↓
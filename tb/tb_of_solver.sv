// Testbench for of_solver: phases of three frames are generated from a known
// flow (psi_q = -(vx cos th_q + vy sin th_q) w0 per frame) plus noise; some
// orientations get a strongly non-linear phase (rejected by the tau_l test)
// or a low amplitude.  The reference repeats the unwrapping, the linearity test
// and the least-squares solution in floating point; the flow must agree within
// 2/16 pixel, the validity flag exactly.  Latency 3 clocks.
module tb_of_solver;
  import vision_pkg::*;
  logic clk = 0, rst_n = 0;
  always #5 clk = ~clk;
  int checks = 0, failures = 0, cyc = 0, t0 = 0;
  always @(posedge clk) cyc <= cyc + 1;

  logic in_valid = 0, out_valid;
  logic [7:0] in_sb = 0, out_sb;
  phase_t ph0 [N_ORIENT], ph1 [N_ORIENT], ph2 [N_ORIENT];
  amp_t amp0 [N_ORIENT], amp1 [N_ORIENT], amp2 [N_ORIENT];
  est_ok_t vx, vy;
  of_solver #(.SB(8)) dut (.*);

  localparam int NV = 300;
  real ex_x [NV], ex_y [NV];
  bit  ex_ok [NV];
  int  got = 0, n_inval = 0;

  function automatic int wrap(int v);
    return (((v % 4096) + 4096 + 2048) % 4096) - 2048;
  endfunction

  initial begin
    foreach (ph0[q]) begin ph0[q] = 0; ph1[q] = 0; ph2[q] = 0; amp0[q] = 0; amp1[q] = 0; amp2[q] = 0; end
    repeat (3) @(posedge clk);
    rst_n = 1;
    @(posedge clk);
    for (int i = 0; i < NV; i++) begin
      real tvx, tvy, a11, a12, a22, b1, b2, det;
      int n;
      tvx = ($urandom_range(0, 300) - 150) / 100.0;
      tvy = ($urandom_range(0, 300) - 150) / 100.0;
      a11 = 0; a12 = 0; a22 = 0; b1 = 0; b2 = 0; n = 0;
      for (int q = 0; q < N_ORIENT; q++) begin
        real c, s, psib;
        int base, p0, p1, p2, d01, d12, e, am;
        bit rel;
        c = $cos(q * 3.14159265358979 / 8.0);
        s = $sin(q * 3.14159265358979 / 8.0);
        psib = -(tvx * c + tvy * s) * 1024.0;
        base = $urandom_range(0, 4095);
        p0 = base - int'($floor(psib + 0.5)) + $urandom_range(0, 20) - 10;
        p1 = base;
        p2 = base + int'($floor(psib + 0.5)) + $urandom_range(0, 20) - 10;
        if ($urandom_range(0, 9) < i % 4 || (i % 7 == 6 && q > 1)) p2 = p2 + 1500 + $urandom_range(0, 400);  // non-linear
        am = ($urandom_range(0, 9) == 0) ? 3 : 100;
        ph0[q] <= 12'(p0); ph1[q] <= 12'(p1); ph2[q] <= 12'(p2);
        amp0[q] <= 18'(100); amp1[q] <= 18'(am); amp2[q] <= 18'(100);
        d01 = wrap(p1 - p0); d12 = wrap(p2 - p1);
        e = d12 - d01;
        rel = (longint'(e) * longint'(e) < longint'(3824973)) && am > 8;
        if (rel) begin
          real b;
          b = -(d01 + d12) / 2.0 / 1024.0;
          a11 += c * c; a12 += c * s; a22 += s * s; b1 += c * b; b2 += s * b; n++;
        end
      end
      det = a11 * a22 - a12 * a12;
      ex_ok[i] = n >= 3;
      if (!ex_ok[i]) n_inval++;
      ex_x[i] = ex_ok[i] ? (a22 * b1 - a12 * b2) / det * 16.0 : 0;
      ex_y[i] = ex_ok[i] ? (a11 * b2 - a12 * b1) / det * 16.0 : 0;
      in_valid <= 1; in_sb <= 8'(i);
      if (i == 0) t0 = cyc;
      @(posedge clk);
    end
    in_valid <= 0;
  end

  always @(posedge clk) if (rst_n && out_valid) begin
    real gx, gy;
    gx = real'($signed(vx.v)); gy = real'($signed(vy.v));
    checks += 3;
    if (vx.ok != ex_ok[got] || vy.ok != ex_ok[got]) begin failures++; $display("%0d ok %0d exp %0d", got, vx.ok, ex_ok[got]); end
    if (ex_ok[got] && (gx - ex_x[got] > 2.0 || ex_x[got] - gx > 2.0 || gy - ex_y[got] > 2.0 || ex_y[got] - gy > 2.0)) begin
      failures++; $display("%0d v (%f,%f) exp (%f,%f)", got, gx, gy, ex_x[got], ex_y[got]);
    end
    if (out_sb != 8'(got)) failures++;
    if (got == 0) begin
      checks++;
      if (cyc - t0 != 3 + 1) begin failures++; $display("latency %0d", cyc - t0); end
    end
    got++;
    if (got == NV) begin
      checks++;
      if (n_inval == 0) begin failures++; $display("no invalid case exercised"); end
      $display("TB_RESULT checks=%0d failures=%0d", checks, failures);
      $finish;
    end
  end

  initial begin
    repeat (5000) @(posedge clk);
    failures++;
    $display("TB_RESULT checks=%0d failures=%0d", checks, failures);
    $finish;
  end
endmodule
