// Expansion of a coarser-scale estimate map to the current scale (eq. 9 of
// the phase-based coarse-to-fine scheme): bilinear upsampling followed by a
// multiplication by two.
//
// Coarse sample (i, j) sits at fine position (2i, 2j), matching the pyramid
// subsampling.  A fine pixel with even x and y copies one coarse sample; odd
// coordinates average the two or four neighbours (bilinear with weights 1/2).
// Neighbours beyond the coarse image edge are left out.  Each of NL lanes
// (disparity, vx, vy) carries a validity flag; invalid samples are left out
// of the average and the result is invalid only when no sample is valid - a
// choice of this design.  The coarse map is stored in a quad_ram, so the 2x2
// neighbourhood is read in one clock (one address per parity bank).
//
// Timing: raddr is combinational from (x, y); the memory answers one clock
// later; the result is registered: latency 2 clocks, one pixel per clock.
// With prior_en low the output is all-invalid (coarsest scale).
module pyramid_expand
  import vision_pkg::*;
#(
  parameter int NL = 3,
  parameter int AW = 17
) (
  input  logic                     clk,
  input  logic                     rst_n,
  input  logic                     prior_en,
  input  logic [CRD_W-1:0]         cw,      // coarse width
  input  logic [CRD_W-1:0]         ch,      // coarse height
  input  logic                     in_valid,
  input  logic [CRD_W-1:0]         x,
  input  logic [CRD_W-1:0]         y,
  output logic [AW-1:0]            raddr [4],
  input  logic [NL*(EST_W+1)-1:0]  rdata [4],
  output logic                     out_valid,
  output est_ok_t                  out [NL]
);
  logic [CRD_W-1:0] xc, yc;
  logic             use_b [4];

  always_comb begin
    xc = x >> 1;
    yc = y >> 1;
    if (xc > cw - 1'b1) xc = cw - 1'b1;
    if (yc > ch - 1'b1) yc = ch - 1'b1;
    for (int b = 0; b < 4; b++) begin
      logic [CRD_W-1:0] bx, by;
      logic ux, uy;
      bx = (xc[0] == b[0]) ? xc : xc + 1'b1;
      by = (yc[0] == b[1]) ? yc : yc + 1'b1;
      ux = (bx == xc) || (x[0] && bx < cw && x < {cw, 1'b0});
      uy = (by == yc) || (y[0] && by < ch && y < {ch, 1'b0});
      if (bx >= cw) bx = xc;        // keep the address in range (unused)
      if (by >= ch) by = yc;
      use_b[b] = ux && uy;
      raddr[b] = AW'(qaddr(bx, by, cw));
    end
  end

  logic use_r [4];
  logic v1, en1;
  always_ff @(posedge clk or negedge rst_n) begin
    if (!rst_n) begin
      v1 <= 1'b0; en1 <= 1'b0;
      for (int b = 0; b < 4; b++) use_r[b] <= 1'b0;
    end else begin
      v1 <= in_valid; en1 <= prior_en;
      for (int b = 0; b < 4; b++) use_r[b] <= use_b[b];
    end
  end

  always_ff @(posedge clk or negedge rst_n) begin
    if (!rst_n) begin
      out_valid <= 1'b0;
      for (int l = 0; l < NL; l++) out[l] <= '0;
    end else begin
      out_valid <= v1;
      for (int l = 0; l < NL; l++) begin
        logic signed [EST_W+3:0] sum;
        logic [2:0] n;
        sum = '0; n = '0;
        for (int b = 0; b < 4; b++) begin
          est_ok_t e;
          e = rdata[b][l*(EST_W+1) +: EST_W+1];
          if (use_r[b] && e.ok) begin
            sum += (EST_W+4)'(e.v);
            n = n + 1'b1;
          end
        end
        if (!en1 || n == 0) out[l] <= '0;
        else begin
          logic signed [EST_W+3:0] avg2;
          // 2 * mean, rounded toward zero
          avg2 = (sum * 2) / $signed({1'b0, n});
          out[l].ok <= 1'b1;
          out[l].v  <= (avg2 > 2047) ? 12'sd2047 : (avg2 < -2048) ? -12'sd2048 : EST_W'(avg2);
        end
      end
    end
  end
endmodule
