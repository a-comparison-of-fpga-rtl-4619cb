// Testbench for pyramid_expand: a coarse 8x6 map of three estimate lanes
// (about 20 % invalid, values up to +-1500 so that doubling saturates
// sometimes) sits in a four-bank memory model with registered reads (as in
// quad_ram).  Every fine pixel of a 16x12 scan plus two extra columns and
// rows is expanded; the reference takes the coarse samples covering the
// pixel (one for even coordinates, two or four for odd ones, none beyond the
// coarse edge), averages the valid ones, doubles (truncating toward zero)
// and saturates to 12 bits; no valid sample gives an invalid result.  With
// prior_en low every output must be invalid.  Latency 2 clocks (+1 for
// sampling).
module tb_pyramid_expand;
  import vision_pkg::*;
  localparam int CW = 8, CH = 6, AW = 6, NL = 3;
  logic clk = 0, rst_n = 0;
  always #5 clk = ~clk;
  int checks = 0, failures = 0, cyc = 0;
  always @(posedge clk) cyc <= cyc + 1;

  logic prior_en = 1, in_valid = 0, out_valid;
  logic [CRD_W-1:0] cw = CW, ch = CH, x = 0, y = 0;
  logic [AW-1:0] raddr [4];
  logic [NL*(EST_W+1)-1:0] rdata [4];
  est_ok_t out [NL];
  pyramid_expand #(.NL(NL), .AW(AW)) dut (.*);

  int cv [NL][CH][CW];
  bit cok [NL][CH][CW];
  logic [NL*(EST_W+1)-1:0] mem [4][1 << AW];
  always @(posedge clk) for (int b = 0; b < 4; b++) rdata[b] <= mem[b][raddr[b]];

  typedef struct { bit ok [NL]; int v [NL]; int t; } exp_t;
  exp_t q [$];

  initial begin
    foreach (mem[b, a]) mem[b][a] = '0;
    foreach (rdata[b]) rdata[b] = '0;
    for (int j = 0; j < CH; j++)
      for (int i = 0; i < CW; i++) begin
        logic [NL*(EST_W+1)-1:0] w;
        for (int l = 0; l < NL; l++) begin
          est_ok_t e;
          cv[l][j][i] = $urandom_range(0, 3000) - 1500;
          cok[l][j][i] = $urandom_range(0, 4) != 0;
          e.ok = cok[l][j][i]; e.v = 12'(cv[l][j][i]);
          w[l*(EST_W+1) +: EST_W+1] = e;
        end
        mem[{j[0], i[0]}][qaddr(16'(i), 16'(j), 16'(CW))] = w;
      end
    repeat (3) @(posedge clk);
    rst_n = 1;
    for (int pass = 0; pass < 2; pass++)
      for (int fy = 0; fy < 2 * CH + 2; fy++)
        for (int fx = 0; fx < 2 * CW + 2; fx++) begin
          exp_t e;
          int xc, yc, xs [$], ys [$];
          xc = fx >> 1; yc = fy >> 1;
          if (xc > CW - 1) xc = CW - 1;
          if (yc > CH - 1) yc = CH - 1;
          xs = {xc}; ys = {yc};
          if (fx % 2 == 1 && xc + 1 < CW && fx < 2 * CW) xs.push_back(xc + 1);
          if (fy % 2 == 1 && yc + 1 < CH && fy < 2 * CH) ys.push_back(yc + 1);
          for (int l = 0; l < NL; l++) begin
            int s, n;
            s = 0; n = 0;
            foreach (ys[a]) foreach (xs[b]) if (cok[l][ys[a]][xs[b]]) begin s += cv[l][ys[a]][xs[b]]; n++; end
            e.ok[l] = pass == 0 && n > 0;
            e.v[l] = 0;
            if (e.ok[l]) begin
              e.v[l] = (2 * s) / n;
              if (e.v[l] > 2047) e.v[l] = 2047;
              if (e.v[l] < -2048) e.v[l] = -2048;
            end
          end
          e.t = cyc;
          q.push_back(e);
          prior_en <= pass == 0;
          in_valid <= 1; x <= 16'(fx); y <= 16'(fy);
          @(posedge clk);
        end
    in_valid <= 0;
    repeat (10) @(posedge clk);
    checks++;
    if (q.size() != 0) begin failures++; $display("%0d outputs missing", q.size()); end
    $display("TB_RESULT checks=%0d failures=%0d", checks, failures);
    $finish;
  end

  always @(posedge clk) if (rst_n && out_valid) begin
    exp_t e;
    e = q.pop_front();
    for (int l = 0; l < NL; l++) begin
      checks++;
      if (out[l].ok != e.ok[l] || (e.ok[l] && int'(out[l].v) != e.v[l])) begin
        failures++;
        if (failures < 6) $display("lane %0d got %0d/%0d exp %0d/%0d", l, out[l].ok, out[l].v, e.ok[l], e.v[l]);
      end
    end
    checks++;
    if (cyc - e.t != 2 + 1) begin failures++; if (failures < 6) $display("latency %0d", cyc - e.t); end
  end

  initial begin
    repeat (5000) @(posedge clk);
    failures++;
    $display("TB_RESULT checks=%0d failures=%0d", checks, failures);
    $finish;
  end
endmodule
↑
Wherever the string "saturates" appears in the entries, copy that line.

// (about 20 % invalid, values up to +-1500 so that doubling saturates
// and saturates to 12 bits; no valid sample gives an invalid result.  With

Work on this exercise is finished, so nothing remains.